Pera Müzesi sanatsevere Minas'ı tanıttı
Pera Müzesi, "Sıradışı Minas: Kütahya Çini ve Seramiklerinde Esin ve Yeniliğin Hikâyesi" sergisiyle sanatseverlere Kütahya çini geleneğinin gölgede kalmış önemli bir ustası olan Minas Avramidis'ın eserlerini tanıttı.
Pera Müzesi’nin “Ustaların İzinde” serisi kapsamında 28 Mayıs'ta ziyarete açılan "Sıradışı Minas: Kütahya Çini ve Seramiklerinde Esin ve Yeniliğin Hikâyesi" sergisinde müzenin Suna ve İnan Kıraç Vakfı Kütahya Çini ve Seramikleri Koleksiyonu’ndan derlenen eserler yer aldı.
ESERLER ÇOK İYİ KORUNMUŞ
1877 doğumlu Minas Avramidis, Osmanlı’nın son döneminde üretim yapmış, ancak ismi uzun yıllar boyunca sanat tarihinde sessizce var olmuş bir çini ustasıydı. Sanatçı, Pera Müzesi'nin sunumuyla eserleri izleyiciyle buluşturularak sessizliğini bozmuş oldu.
Serginin merkezinde yer alan “Hikâye-i Jönöviev” temalı çini tabaklar, yalnızca el işçiliğinin zarafetini değil, aynı zamanda dönemin sabır, sadakat, bağlılık değerlerini estetik bir dille sunuyor. Her motif, bir hikâye gibi işlenmiş, her renk geçişi bir duygu taşıyor.
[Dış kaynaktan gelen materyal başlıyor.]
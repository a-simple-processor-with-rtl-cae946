// Self-checking test of the control unit: every one of the 16 opcodes against
// a table of expected control bits written from the ISA definition.
module tb_control_unit;
  import hw_pkg::*;
  int checks = 0, failures = 0;
  logic [3:0] opcode;
  ctrl_t ctrl;
  logic illegal;

  control_unit dut (.opcode(opcode), .ctrl(ctrl), .illegal(illegal));

  initial begin
    #100000;
    failures++;
    $display("watchdog expired");
    $display("TB_RESULT checks=%0d failures=%0d", checks, failures);
    $finish;
  end

  initial begin
    for (int i = 0; i < 16; i++) begin
      // expected: {alu_op, reg_write, mem_store, mem, branch, jump, halt, illegal}
      logic [1:0] e_alu;
      logic e_rw, e_ms, e_mem, e_br, e_j, e_h, e_ill;
      {e_rw, e_ms, e_mem, e_br, e_j, e_h, e_ill} = '0;
      e_alu = 2'd0;  // add
      case (i)
        0:  begin e_rw = 1; e_mem = 1; end            // LW
        1:  begin e_ms = 1; e_mem = 1; end            // SW
        2:  begin e_rw = 1; end                       // ADD
        3:  begin e_rw = 1; e_alu = 2'd1; end         // SUB
        4:  begin e_rw = 1; e_alu = 2'd2; end         // AND
        5:  begin e_rw = 1; e_alu = 2'd3; end         // OR
        7:  begin e_br = 1; e_alu = 2'd1; end         // BEQ
        8:  begin e_j = 1; end                        // JMP
        15: begin e_h = 1; end                        // HALT
        default: e_ill = 1;
      endcase
      opcode = 4'(i);
      #1;
      checks++;
      if ({ctrl.reg_write, ctrl.mem_store, ctrl.mem, ctrl.branch, ctrl.jump, ctrl.halt, illegal}
          !== {e_rw, e_ms, e_mem, e_br, e_j, e_h, e_ill}) begin
        failures++;
        $display("FAIL opcode %b: ctrl=%p illegal=%b", opcode, ctrl, illegal);
      end
      // The ALU op matters only where the result is used.
      if (e_rw || e_ms || e_br) begin
        checks++;
        if (ctrl.alu_op !== alu_op_t'(e_alu)) begin
          failures++;
          $display("FAIL opcode %b: alu_op=%0d exp %0d", opcode, ctrl.alu_op, e_alu);
        end
      end
    end
    $display("TB_RESULT checks=%0d failures=%0d", checks, failures);
    $finish;
  end
endmodule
Öte yandan bu 37 eser sanatseverlerin karşısına ilk kez çıkıyor. Eserlerde deformasyon ve renk değişimlerine rastlamadım.
Avramidis’in en çarpıcı çalışmaları arasında yer alan 1910’lu yıllarda gerçekleştirdiği Genovefa Hikâyesi tasvirli seramik tabak serisi müzenin en çok dikkat çeken eserler arasında yer aldı. Bu eserler, sadece bir zanaatkârın ustalığını değil, aynı zamanda dönemin kültürel hafızasını da taşıyor.
MÜZENİN 20'İNCİ YAŞINDA 20'İNCİ YÜZYILIN USTALARI
Minas Avramidis’in eserleriyle birlikte aynı dönemde üretim yapan Hafız Mehmed Emin Efendi, Minasyan Kardeşler ve David Ohannesyan gibi isimlere ait örnekler de sergide yer alıyor. Böylece bu sergi, bireysel sanatçılardan yola çıkarak Kütahya’nın çok katmanlı çini kültürüne kapsamlı bir bakış sunuyor.
Pera Müzesi, bu sergiyle birlikte, sadece sanat tarihine değil, çok kültürlü Osmanlı toplumunun iz bırakan sessiz figürlerine de dikkat çekti. Kimi zaman bir tabakta, kimi zaman bir desenin kıvrımında saklanan o sessiz anlatılar, şimdi müze duvarlarında yankı buldu.
Bu sergi, bir ustayı anmanın ötesinde, bir hafızayı yeniden görünür kılmanın naif ama etkileyici bir örneğiydi.
Pera Müzesi’nin bu serisi, çiniye sadece süsleme sanatı olarak değil, bir anlatı biçimi olarak bakan herkese hitap ediyor. Avramidis’in eserleri, bize “usta”lığın sadece teknik maharet değil, zamanla konuşabilme yetisi olduğunu hatırlatıyor.
Pera Müzesi 20. kuruluş yılını sanatseverlerle beraber kutlamak için çok anlamlı bir sergi hazırlamış, tebrik ediyorum.
Pera Müzesi Salı’dan Cumartesi’ye 10.00-19.00, Pazar günleri 12.00-18.00 saatleri arasında gezilebilir. Cuma günleri “Uzun Cuma” kapsamında 18.00-22.00 arası tüm ziyaretçiler, Çarşamba günleri ise “Genç Çarşamba” kapsamında tüm öğrenciler müzeyi ücretsiz ziyaret edebilir.